While the researchers found that existing research indicates that drinking tea - particularly green tea -- may offer some protection against endometrial cancer, they cautioned that the limited number of overall studies means that more investigation is needed.
The analysis of existing research, published in the American Journal of Obstetrics and Gynecology, included seven studies. The researchers first compared people who consumed tea regularly with those with the lowest or no tea consumption, and then compared low-consumption, moderate-consumption and high-consumption tea drinkers.
After accounting for the different ways the studies measured tea drinking, the researchers found that an increase in tea consumption of two cups daily was associated with a 25-percent reduced risk of developing endometrial cancer. The association was significant for green tea but not for black tea. There was also a protective effect shown in the Chinese and Japanese studies but not the American studies.
The researchers cautioned that the risk reduction seen in Asian studies but not the American studies may be the result of some other unexamined factor, such as diet, lifestyle or genetic differences. For example, American tea drinkers tend to drink black tea while most of tea drinkers in China and Japan drink green tea.

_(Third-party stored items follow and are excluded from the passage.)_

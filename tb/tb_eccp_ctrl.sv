// tb_eccp_ctrl -- control unit against simple models of the point unit and
// the conversion unit and a real block RAM. The point-unit model records the
// command stream; the bits of the STEP commands after LOAD must spell k below
// its leading one, in order. The conversion model returns tagged values that
// must land in RAM words 3 and 4. Also: k = 0 gives err without any command,
// an infinity result from the conversion gives err and no RAM write, and b is
// passed through to the point unit.
module tb_eccp_ctrl;
  import eccp_pkg::*;
  localparam int M = 163;
  logic clk = 0, rst_n = 0, start = 0;
  logic [M-1:0] curve_b;
  logic busy, done, err;
  logic ram_we;
  logic [2:0] ram_addr;
  logic [M-1:0] ram_wdata, ram_rdata;
  logic pd_valid, pd_kbit, pd_ready, pd_done;
  pd_cmd_t pd_cmd;
  logic [M-1:0] px, py, pb;
  logic cv_start, cv_done, cv_inf;
  logic [M-1:0] cv_xk, cv_yk;
  logic h_we;
  logic [2:0] h_addr;
  logic [M-1:0] h_wdata, h_rdata;
  int checks = 0, failures = 0;

  always #5 clk = ~clk;

  eccp_bram #(.W(M), .DEPTH(8)) u_ram (.clk,
    .a_we(h_we), .a_addr(h_addr), .a_wdata(h_wdata), .a_rdata(h_rdata),
    .b_we(ram_we), .b_addr(ram_addr), .b_wdata(ram_wdata), .b_rdata(ram_rdata));

  eccp_ctrl #(.M(M)) dut (.clk, .rst_n, .start, .curve_b, .busy, .done, .err,
    .ram_we, .ram_addr, .ram_wdata, .ram_rdata,
    .pd_valid, .pd_cmd, .pd_kbit, .px, .py, .pb, .pd_ready, .pd_done,
    .cv_start, .cv_done, .cv_xk, .cv_yk, .cv_inf);

  // point-unit model: busy for 3 cycles per command
  int pd_busy_cnt = 0;
  int n_load = 0, n_step = 0, n_conv = 0;
  logic [M-1:0] bits_seen;
  logic [M-1:0] x_at_load;
  logic model_inf = 0;
  assign pd_ready = (pd_busy_cnt == 0);
  always @(posedge clk) begin
    pd_done <= 1'b0;
    if (pd_busy_cnt > 0) begin
      pd_busy_cnt <= pd_busy_cnt - 1;
      if (pd_busy_cnt == 1) pd_done <= 1'b1;
    end else if (pd_valid) begin
      pd_busy_cnt <= 3;
      if (pd_cmd == PD_LOAD) begin n_load++; bits_seen <= '0; x_at_load <= px; end
      else begin n_step++; bits_seen <= {bits_seen[M-2:0], pd_kbit}; end
    end
  end
  // conversion model: done 5 cycles after start
  int cv_cnt = 0;
  always @(posedge clk) begin
    cv_done <= 1'b0;
    if (cv_start) begin cv_cnt <= 5; n_conv++; end
    else if (cv_cnt > 0) begin
      cv_cnt <= cv_cnt - 1;
      if (cv_cnt == 1) cv_done <= 1'b1;
    end
  end
  assign cv_xk  = px ^ M'(163'h5A5A);
  assign cv_yk  = py ^ M'(163'hA5A5);
  assign cv_inf = model_inf;

  task automatic hwrite(input logic [2:0] a, input logic [M-1:0] d);
    @(negedge clk); h_we = 1; h_addr = a; h_wdata = d;
    @(negedge clk); h_we = 0;
  endtask
  task automatic hread(input logic [2:0] a, output logic [M-1:0] d);
    @(negedge clk); h_addr = a;
    @(negedge clk); d = h_rdata;
  endtask

  function automatic logic [M-1:0] rnd();
    logic [M-1:0] r;
    for (int i = 0; i < M; i += 32) r[i +: 32] = $urandom();
    return r;
  endfunction

  task automatic run(input logic [M-1:0] k, input logic inf_res);
    logic [M-1:0] x, y, r, expbits;
    int lead, l0, s0, c0;
    x = rnd(); y = rnd();
    model_inf = inf_res;
    hwrite(A_K, k); hwrite(A_PX, x); hwrite(A_PY, y);
    hwrite(A_QX, '0); hwrite(A_QY, '0);
    l0 = n_load; s0 = n_step; c0 = n_conv;
    @(negedge clk); start = 1;
    @(negedge clk); start = 0;
    while (!done) @(negedge clk);
    lead = -1;
    for (int i = 0; i < M; i++) if (k[i]) lead = i;
    if (k == '0) begin
      checks += 2;
      if (!err) begin failures++; $display("FAIL k=0 no err"); end
      if (n_load != l0 || n_step != s0 || n_conv != c0) begin failures++; $display("FAIL k=0 ran"); end
    end else begin
      expbits = '0;
      for (int i = 0; i < lead; i++) expbits[i] = k[i];
      checks += 5;
      if (n_load != l0 + 1) begin failures++; $display("FAIL loads"); end
      if (n_step != s0 + lead) begin failures++; $display("FAIL steps %0d exp %0d", n_step - s0, lead); end
      if (n_conv != c0 + 1) begin failures++; $display("FAIL conv"); end
      if (lead > 0 && bits_seen != expbits) begin failures++; $display("FAIL key bits"); end
      if (x_at_load != x || pb != curve_b) begin failures++; $display("FAIL x or b"); end
      checks += 3;
      if (err != inf_res) begin failures++; $display("FAIL err flag"); end
      hread(A_QX, r);
      if (r != (inf_res ? '0 : x ^ M'(163'h5A5A))) begin failures++; $display("FAIL xk word"); end
      hread(A_QY, r);
      if (r != (inf_res ? '0 : y ^ M'(163'hA5A5))) begin failures++; $display("FAIL yk word"); end
    end
  endtask

  initial begin
    repeat (200000) @(posedge clk);
    failures++;
    $display("TB_RESULT checks=%0d failures=%0d", checks, failures);
    $finish;
  end

  initial begin
    logic [M-1:0] k;
    h_we = 0; h_addr = '0; h_wdata = '0; pd_done = 0; cv_done = 0;
    curve_b = rnd();
    repeat (3) @(posedge clk);
    rst_n = 1;
    run(M'(1), 0);
    run(M'(2), 0);
    run(M'(163'h1234567), 0);
    k = rnd(); k[M-1] = 1'b1;
    run(k, 0);
    k = rnd(); k[M-1:M-9] = '0;
    run(k, 0);
    run('0, 0);
    run(M'(163'hB), 1);
    $display("TB_RESULT checks=%0d failures=%0d", checks, failures);
    $finish;
  end
endmodule
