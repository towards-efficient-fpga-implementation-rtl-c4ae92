// eccp_regfile -- field-element register file of the point addition/doubling unit.
//
// NREG registers of M bits. Each of the NRD read ports is a multiplexer whose
// select is a register address (the A_sel / B_sel operand selects driven by the
// control logic); reads are combinational. Each of the NWR write ports has its
// own enable, address and data; writes take effect on the rising clock edge and,
// should two ports hit the same register, the higher-numbered port wins. The
// whole array is also brought out (regs) for the conversion step that follows
// the ladder. Registers reset to zero.
//
// The published design has a four-to-six register file with multiplexed
// operand outputs; port counts, collision rule and reset are this design's own.
module eccp_regfile #(
  parameter int unsigned M    = gf_pkg::M163,
  parameter int unsigned NREG = 4,
  parameter int unsigned NRD  = 4,
  parameter int unsigned NWR  = 4,
  localparam int unsigned AW  = (NREG > 1) ? $clog2(NREG) : 1
) (
  input  logic                    clk,
  input  logic                    rst_n,
  input  logic [NWR-1:0]          we,
  input  logic [NWR-1:0][AW-1:0]  waddr,
  input  logic [NWR-1:0][M-1:0]   wdata,
  input  logic [NRD-1:0][AW-1:0]  raddr,
  output logic [NRD-1:0][M-1:0]   rdata,
  output logic [NREG-1:0][M-1:0]  regs
);
  always_ff @(posedge clk or negedge rst_n) begin
    if (!rst_n) begin
      regs <= '0;
    end else begin
      for (int p = 0; p < int'(NWR); p++) begin
        if (we[p]) regs[waddr[p]] <= wdata[p];
      end
    end
  end

  always_comb begin
    for (int p = 0; p < int'(NRD); p++) rdata[p] = regs[raddr[p]];
  end
endmodule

Finally, simply measuring tea exposure is difficult. Tea consumption in the different studies was measured by cups consumed daily, but cup size could vary among participants and across different countries.
If tea does offer a protective effect against endometrial cancer, it’s likely due to a number of factors, the researchers suggested. Endometrial cancer is associated with late menopause or infertility, and the caffeine in tea can affect hormone levels.
Also, earlier research indicates that tea contains antioxidants that may affect cancer development. Tea also contains phytoestrogens, compounds that might protect against endometrial cancer because they could interfere with estrogen receptors.
It’s difficult to apply the results of this analysis globally because the studies involved only looked at three countries, and because the researchers only found seven studies to review. However, the researchers said that because tea drinkers showed some evidence of a reduced risk of endometrial cancer, further investigation of the possible connection is worthwhile.